- What to work on
Please start at the first line of the records beneath and quote each line exactly, ending with the line containing "multiplier. Every multiplication".

- Excerpted data
╔══

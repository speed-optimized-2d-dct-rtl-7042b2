# 8x8 2D DCT without multipliers: distributed arithmetic, two or four ROMs per coefficient

This core computes the two-dimensional 8x8 discrete cosine transform of blocks
of 8-bit samples, as used in JPEG, MPEG and H.26x encoders, without a single
multiplier. Every multiplication by a cosine constant is replaced by
*distributed arithmetic* (DA): each output coefficient is an inner product of
four butterfly outputs with four fixed integer weights, and that inner product
is built bit plane by bit plane from a 16-entry table of precomputed weight
sums. Speed comes from reading several bit planes per clock: two (one ROM for
even planes, one for odd planes) or four (four ROM copies), selected by the
parameter `NUM_ROMS`.

The 2D transform uses row-column decomposition: a 1D DCT over each of the
eight rows, a transpose register, then the same 1D DCT over each of the eight
columns.

```
 in_row (64 b) ──► row 1D DCT ──► transpose register ──► column 1D DCT ──► out_col (112 b)
                   8 b in, 12 b out   8 x 96-bit regs      12 b in, 14 b out
                                      + 8 x 8:1 muxes
```

## The arithmetic

### Even/odd split

An 8-point DCT splits into two independent 4x4 products after one butterfly
stage. With `s[i] = x[i] + x[7-i]` and `d[i] = x[i] - x[7-i]` (i = 0..3):

```
 X0 = [ A  A  A  A ] s        X1 = [ D  E  F  G ] d
 X2 = [ B  C -C -B ] s        X3 = [ E -G -D -F ] d
 X4 = [ A -A -A  A ] s        X5 = [ F -D  G  E ] d
 X6 = [ C -B  B -C ] s        X7 = [ G -F  E -D ] d
```

The constants are `64 * sqrt(2) * cos(k*pi/16)` rounded to the integers of the
8-point integer cosine transform:

| name | angle   | value |
|------|---------|-------|
| A    | pi/4    | 64    |
| B    | pi/8    | 83    |
| C    | 3pi/8   | 36    |
| D    | pi/16   | 89    |
| E    | 3pi/16  | 75    |
| F    | 5pi/16  | 50    |
| G    | 7pi/16  | 18    |

They are defined once, in `rtl/dct_pkg.sv` (function `coef`).

### Distributed arithmetic

For one output, `X = sum_i w_i * v_i` where `v_i` are four two's-complement
words of B bits and `w_i` are fixed. Writing each `v_i` as its bits,

```
 X = - 2^(B-1) * T(b_{B-1}) + sum_{j<B-1} 2^j * T(b_j)
```

where `b_j` is the 4-bit address formed by bit j of the four words and `T(a)`
is the sum of the weights whose address bit is set. `T` is a 16-word ROM per
coefficient (`dct_rom`); its largest entry is 4 x 64 = 256, so a word is 10
bits signed. Word 0 is zero.

The RAC (ROM and accumulator, `dct_rac`) consumes the planes MSB first, P at a
time. Each cycle it reads P copies of the ROM, weights plane j of the slice by
`2^j`, adds them into a partial sum, and updates `acc = (acc << P) + partial`.
In the first slice the most significant plane is the sign plane, so its ROM
word is negated. With P = 2 the two ROMs serve the even and the odd plane of
each pair; with P = 4 four ROMs serve four consecutive planes. P = 1 is also
accepted and gives the plain bit-serial RAC.

The parallel-in serial-out registers (`dct_piso`) produce the addresses: one
serialiser holds the four sums (it feeds X0, X2, X4, X6), and another holds the
four differences (it feeds X1, X3, X5, X7).

### Widths and scaling through the datapath

| point                        | width | note |
|------------------------------|-------|------|
| input sample                 | 8     | two's complement (level-shifted pixel) |
| row butterfly                | 9     | full precision |
| row DA word                  | 10    | a zero bit appended below the 9 bits. This gives an even number of planes, and it is free because ROM word 0 is zero. With 4 ROMs it is sign-extended to 12. |
| RAC accumulator              | 20    | both passes |
| row result (transpose word)  | 12    | `(acc + 32) >>> 6` |
| column butterfly / DA word   | 12    | the 13-bit sum or difference is halved (floor) |
| column result (output)       | 14    | `(acc + 32) >>> 6` |

Combining the scale factors: the output is `Z = H x H^T / 4096`, where `H` is
the 8x8 integer cosine matrix. H equals `128*sqrt(2)` times the orthonormal DCT
matrix, so `Z` is **8 times the orthonormal 2D DCT**, up to rounding. The
extreme DC values -8192 (all samples -128) and 8128 (all +127) fill the 14-bit
output exactly. No intermediate value can overflow for any 8-bit input. The
shift of 6 in both passes was chosen because it is the largest scale at which
that holds. Against the exact real-valued DCT (times 8), the test blocks
deviate by at most about 30 LSB of 8192. Most of that error comes from the
integer weights themselves; for example, C = 36 where `64*sqrt(2)*cos(3pi/8)`
is 34.6.

Coefficient order: `Z[k][p]`, where k is the vertical frequency (the column
pass) and p the horizontal frequency (the row pass).

## Cycle budget

A 1D pass takes one vector every R cycles, where R = ceil(DA word / P):

| configuration | row RAC period R | column RAC period S | block latency | block period |
|---------------|------------------|---------------------|---------------|--------------|
| `NUM_ROMS=2` (default) | 5 | 6 | 101 | 90 |
| `NUM_ROMS=4`           | 3 | 3 | 61  | 53 |

* **Block latency** is `8R + 8S + 13`. It counts the cycles from the cycle in
  which the first row is taken to the cycle in which the last output column
  is on `out_col`.
* **Block period** is `8R + 7S + 8`. It is the spacing of blocks when the
  source never waits.

The reference architecture this design follows quotes 105 cycles per block
for two ROMs and 65 for four. Both are `8R + 8S + 17`, the same structure with
4 more cycles of fixed pipeline overhead than this implementation has. The RAC
periods (5/6 and 3/3 cycles) are identical.

The transpose register holds one block at a time (768 flip-flops). Row
results of the next block are accepted as soon as the last column of the
current block has been read out of it. This lets row processing of block n+1
overlap the tail of the column pass of block n. There is no second
(ping-pong) bank.

Inside each 1D pass a vector goes through these registers:

1. input register
2. butterfly register
3. serialiser load
4. R or S slices, each through ROM-output register → partial-sum register → accumulator
5. rounding and output register

A vector therefore appears its pass period (R or S) plus 6 cycles after the
cycle in which it was taken.

## Interface of `dct_2d`

| port | dir | width | meaning |
|------|-----|-------|---------|
| `clk` | in | 1 | clock |
| `rst_n` | in | 1 | asynchronous active-low reset (control state only; data registers are not reset) |
| `in_valid` | in | 1 | `in_row` holds the next row of the current block |
| `in_ready` | out | 1 | the row is taken at this edge if `in_valid` is high |
| `in_row` | in | 64 | samples x0..x7, x0 in bits 63:56, two's complement |
| `out_valid` | out | 1 | one output column, for one cycle |
| `out_idx` | out | 3 | column index p (0..7, in order) |
| `out_col` | out | 112 | Z[0][p] in bits 111:98 down to Z[7][p] in bits 13:0, 14-bit two's complement |

Rows are sent in order, eight per block. `in_ready` drops for R-1 cycles after
each row. It also stays low after the eighth row until the transpose register
has been read. The output has no back-pressure: the consumer must take every
column.

Parameter: `NUM_ROMS`, 2 (default) or 4. The value 1, the bit-serial RAC, is accepted too (10 and 12 cycles per row and column) but is not exercised by the top-level tests.

## Modules

| file | module | role |
|------|--------|------|
| `rtl/dct_pkg.sv` | package | widths, integer weights `coef(k,i)`, ROM contents `rom_word`, `slices` |
| `rtl/dct_2d.sv` | `dct_2d` | top: row pass, transpose register, column pass, block sequencing |
| `rtl/dct_1d.sv` | `dct_1d` | one 1D pass: input register, butterfly, two serialisers, eight RACs, rounding |
| `rtl/dct_butterfly.sv` | `dct_butterfly` | registered sums and differences, optional halving |
| `rtl/dct_piso.sv` | `dct_piso` | four words to P 4-bit addresses per cycle, MSB first |
| `rtl/dct_rac.sv` | `dct_rac` | P ROM copies, partial-sum adder, scaling accumulator |
| `rtl/dct_rom.sv` | `dct_rom` | 16 x 10-bit weight-sum table of one coefficient |
| `rtl/dct_transpose.sv` | `dct_transpose` | 8 x 96-bit row-serial registers, 8 column multiplexers |

`dct_1d` is parameterised so that the same module serves both passes:

* row pass: `IN_W=8, BF_SHIFT=0, APPEND_ZERO=1, OUT_W=12`
* column pass: `IN_W=12, BF_SHIFT=1, APPEND_ZERO=0, OUT_W=14`

## Verification

Every module has a self-checking testbench in `tb/`. Each prints
`TB_RESULT checks=N failures=M` and has a cycle watchdog. `tb/dct_ref_pkg.sv`
is an integer model of the two passes, written from the equations above
rather than from the RTL. It uses the full 8x8 integer matrix, not the
even/odd ROM form. It also provides the real-valued orthonormal DCT.

| testbench | what it checks |
|-----------|----------------|
| `tb_dct_2d` | Both `NUM_ROMS=2` and `NUM_ROMS=4` run on 12 blocks: constant extremes, a full-scale checkerboard, a ramp, and random blocks. Some blocks come back to back, some with random source gaps. Every coefficient is checked bit-exactly against the model and within 40 of 8x the real DCT. Latency and block period are checked. The test also counts row pacing, holds due to a full transpose register, and source gaps, and requires each to occur. |
| `tb_dct_2d_full` | One random block at default parameters. Checks all 64 coefficients and the 101-cycle latency. |
| `tb_dct_1d` | Row and column configurations, each with 2 and 4 ROMs, 200 vectors. Checks bit-exact output, vector spacing R, and latency R+6. |
| `tb_dct_rac` | P = 1, 2, 4 with all eight coefficients on random 12-bit words. Checks the exact inner product, plus result timing. |
| `tb_dct_rom` | All 16 words of all 8 ROMs. |
| `tb_dct_butterfly` | Full-precision and halving butterflies, including hold when `en` is low. |
| `tb_dct_piso` | Every slice for P = 2 and P = 4, with stalls. |
| `tb_dct_transpose` | Four blocks, with columns read in scrambled order. |

To run one with Verilator 5:

```
verilator --binary --timing --assert -Irtl -Itb \
    rtl/dct_pkg.sv tb/dct_ref_pkg.sv tb/tb_dct_2d.sv --top-module tb_dct_2d
./obj_dir/Vtb_dct_2d
```

Every file in `rtl/` passes `verilator --lint-only -Wall`. The remaining
warnings are:

* `UNUSEDPARAM`, for package constants a module does not need;
* `SYNCASYNCNET` in `dct_2d`, because the reset is asynchronous in the
  registers and also appears in the assertions' `disable iff`.

## Where this design makes its own choices

The reference architecture fixes the block structure, the widths (8 / 9 / 10
/ 20 / 12 and 12 / 14 bits), the ROM width, the RAC organisation for two and
four ROMs, the cycles per row and column, and the transpose register. The
following are this design's own choices:

* **Signed input.** Samples are taken as signed 8-bit. That is the only
  reading under which a 9-bit butterfly is full precision.
* **Rounding.** Both passes round half up with a shift of 6.
* **Column butterfly.** It halves its 13-bit result (floor) to stay at 12
  bits.
* **4-ROM row pass.** The 10-bit DA word is sign-extended to 12 bits, giving
  3 cycles per row.
* **Partial-sum adder.** It is wider than 10 bits. In the X0 RAC, three ROM
  words of 256 can add up to 768.
* **Pipelining.** A register after the ROMs and one after the partial-sum
  adder. This is why the fixed overhead is 13 cycles where the reference
  figures imply 17.
* **Sequencing and interface.** The handshake, reset scheme and block
  sequencing are not taken from any source. Neither are the port bit order
  and the column-by-column output order.
* **Transpose loading.** The transpose register loads one whole row per
  shift, with all eight coefficients already in ascending order. All eight
  RACs of a pass finish together, so no reordering stage is needed.
* **Single transpose bank.** There is one transpose register, not a
  ping-pong pair.

Not covered: clock frequency and FPGA resource use cannot be judged from this
RTL. The quoted rates (about 206 and 252 Msamples/s at 338.5 and 256 MHz)
depend on an FPGA implementation that this code does not reproduce.
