// dct_pkg: constants shared by the distributed-arithmetic 8x8 DCT.
//
// The 8-point DCT is computed in Chen's even/odd split form. After the first
// butterfly the four sums s[i] = x[i] + x[7-i] feed the even coefficients
// X0, X2, X4, X6 and the four differences d[i] = x[i] - x[7-i] feed the odd
// coefficients X1, X3, X5, X7, each through a 4x4 matrix:
//
//   X0 = [ A  A  A  A ] s      X1 = [ D  E  F  G ] d
//   X2 = [ B  C -C -B ] s      X3 = [ E -G -D -F ] d
//   X4 = [ A -A -A  A ] s      X5 = [ F -D  G  E ] d
//   X6 = [ C -B  B -C ] s      X7 = [ G -F  E -D ] d
//
// with A..G = sqrt(2)*cos(k*pi/16) scaled by 64 and rounded to the integers
// A=64 (k=4), B=83 (k=2), C=36 (k=6), D=89 (k=1), E=75 (k=3), F=50 (k=5),
// G=18 (k=7). These are the integer multiplicands of the 8-point integer
// cosine transform. COEF[k][i] is the weight of butterfly output i in X_k.
package dct_pkg;

  localparam int unsigned N = 8;           // points per 1D transform
  localparam int unsigned HALF = N / 2;    // butterfly outputs per half
  localparam int unsigned ROM_W = 10;      // width of one DA ROM word
  localparam int unsigned ACC_W = 20;      // width of the RAC accumulator

  localparam int COEF_A = 64;
  localparam int COEF_B = 83;
  localparam int COEF_C = 36;
  localparam int COEF_D = 89;
  localparam int COEF_E = 75;
  localparam int COEF_F = 50;
  localparam int COEF_G = 18;

  // Weight of butterfly output i (sum for even k, difference for odd k) in X_k.
  function automatic int coef(logic [2:0] k, logic [1:0] i);
    case ({k, i})
      5'o00, 5'o01, 5'o02, 5'o03: return COEF_A;                    // X0
      5'o04: return  COEF_D;  5'o05: return  COEF_E;                 // X1
      5'o06: return  COEF_F;  5'o07: return  COEF_G;
      5'o10: return  COEF_B;  5'o11: return  COEF_C;                 // X2
      5'o12: return -COEF_C;  5'o13: return -COEF_B;
      5'o14: return  COEF_E;  5'o15: return -COEF_G;                 // X3
      5'o16: return -COEF_D;  5'o17: return -COEF_F;
      5'o20: return  COEF_A;  5'o21: return -COEF_A;                 // X4
      5'o22: return -COEF_A;  5'o23: return  COEF_A;
      5'o24: return  COEF_F;  5'o25: return -COEF_D;                 // X5
      5'o26: return  COEF_G;  5'o27: return  COEF_E;
      5'o30: return  COEF_C;  5'o31: return -COEF_B;                 // X6
      5'o32: return  COEF_B;  5'o33: return -COEF_C;
      5'o34: return  COEF_G;  5'o35: return -COEF_F;                 // X7
      5'o36: return  COEF_E;  default: return -COEF_D;
    endcase
  endfunction

  // Content of the DA ROM of X_k at a 4-bit address: the sum of the weights
  // of the butterfly outputs whose bit is set in the address (bit i of the
  // address is the current bit of butterfly output i).
  function automatic int rom_word(logic [2:0] k, logic [HALF-1:0] addr);
    int sum = 0;
    for (int unsigned i = 0; i < HALF; i++)
      if (addr[i]) sum += coef(k, 2'(i));
    return sum;
  endfunction

  // Number of cycles a RAC needs for a word of w bits taken p bits per cycle.
  function automatic int unsigned slices(int unsigned w, int unsigned p);
    return (w + p - 1) / p;
  endfunction

endpackage
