// dct_butterfly: first stage of the 8-point DCT (adders and subtractors).
//
// Registers s[i] = x[i] + x[7-i] and d[i] = x[i] - x[7-i] for i = 0..3 when
// en is high. The sums feed the even coefficients and the differences the
// odd ones. With SHIFT = 0 the outputs keep full precision (IN_W+1 bits, the
// 9-bit row butterfly of an 8-bit input). With SHIFT = 1 the outputs are
// halved by an arithmetic right shift (floor) so they stay IN_W bits wide,
// which is how the column butterfly keeps its 12-bit width; where exactly the
// column butterfly drops its extra bit is this design's choice.
// Timing: one register stage, outputs valid the cycle after en.
module dct_butterfly
  import dct_pkg::*;
#(
  parameter int unsigned IN_W  = 8,
  parameter int unsigned SHIFT = 0,
  localparam int unsigned OUT_W = IN_W + 1 - SHIFT
) (
  input  logic                     clk,
  input  logic                     en,
  input  logic signed [IN_W-1:0]   x [N],
  output logic signed [OUT_W-1:0]  s [HALF],
  output logic signed [OUT_W-1:0]  d [HALF]
);

  logic signed [IN_W:0] sum [HALF];
  logic signed [IN_W:0] dif [HALF];

  always_comb begin
    for (int unsigned i = 0; i < HALF; i++) begin
      sum[i] = (IN_W+1)'(x[i]) + (IN_W+1)'(x[N-1-i]);
      dif[i] = (IN_W+1)'(x[i]) - (IN_W+1)'(x[N-1-i]);
    end
  end

  always_ff @(posedge clk) begin
    if (en) begin
      for (int unsigned i = 0; i < HALF; i++) begin
        s[i] <= OUT_W'(sum[i] >>> SHIFT);
        d[i] <= OUT_W'(dif[i] >>> SHIFT);
      end
    end
  end

endmodule
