// tb_dct_butterfly: random and extreme vectors through the full-precision
// (row) and the halving (column) butterfly; sums and differences are checked
// one cycle after the enable, and a cycle without enable must hold them.
module tb_dct_butterfly;
  logic clk = 1'b0;
  int   checks = 0, failures = 0;
  always #5 clk = ~clk;

  logic en;
  logic signed [7:0]  xa [8];
  logic signed [8:0]  sa [4], da [4];
  logic signed [11:0] xb [8];
  logic signed [11:0] sb [4], db [4];

  dct_butterfly #(.IN_W(8),  .SHIFT(0)) dut_row (.clk(clk), .en(en), .x(xa), .s(sa), .d(da));
  dct_butterfly #(.IN_W(12), .SHIFT(1)) dut_col (.clk(clk), .en(en), .x(xb), .s(sb), .d(db));

  initial begin
    repeat (1000) @(posedge clk);
    failures++;
    $display("TB_RESULT checks=%0d failures=%0d", checks, failures);
    $finish;
  end

  task automatic check(int got, int exp_v, string what);
    checks++;
    if (got != exp_v) begin
      failures++;
      $display("%s: %0d, expected %0d", what, got, exp_v);
    end
  endtask

  initial begin
    int ia [8], ib [8];
    en = 1'b0;
    for (int t = 0; t < 200; t++) begin
      for (int n = 0; n < 8; n++) begin
        case (t)
          0: begin ia[n] = -128; ib[n] = -2048; end
          1: begin ia[n] = 127;  ib[n] = 2047;  end
          2: begin ia[n] = (n < 4) ? 127 : -128; ib[n] = (n < 4) ? 2047 : -2048; end
          default: begin
            ia[n] = int'($urandom % 256) - 128;
            ib[n] = int'($urandom % 4096) - 2048;
          end
        endcase
        xa[n] = 8'(ia[n]);
        xb[n] = 12'(ib[n]);
      end
      en = 1'b1;
      @(posedge clk); #1;
      for (int i = 0; i < 4; i++) begin
        check(int'(sa[i]), ia[i] + ia[7-i], "row sum");
        check(int'(da[i]), ia[i] - ia[7-i], "row difference");
        check(int'(sb[i]), (ib[i] + ib[7-i]) >>> 1, "column sum");
        check(int'(db[i]), (ib[i] - ib[7-i]) >>> 1, "column difference");
      end
      // Hold: change the inputs with en low, outputs must not move.
      en = 1'b0;
      for (int n = 0; n < 8; n++) begin xa[n] = ~xa[n]; xb[n] = ~xb[n]; end
      @(posedge clk); #1;
      check(int'(sa[0]), ia[0] + ia[7], "row sum held");
      check(int'(db[3]), (ib[3] - ib[4]) >>> 1, "column difference held");
    end
    $display("TB_RESULT checks=%0d failures=%0d", checks, failures);
    $finish;
  end
endmodule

╚══

- Result
repository speed-optimized-2d-dct-rtl-7042b2
# 8x8 2D DCT without multipliers: distributed arithmetic, two or four ROMs per coefficient

This core computes the two-dimensional 8x8 discrete cosine transform of blocks
of 8-bit samples, as used in JPEG, MPEG and H.26x encoders, without a single
multiplier. Every multiplication by a cosine constant is replaced by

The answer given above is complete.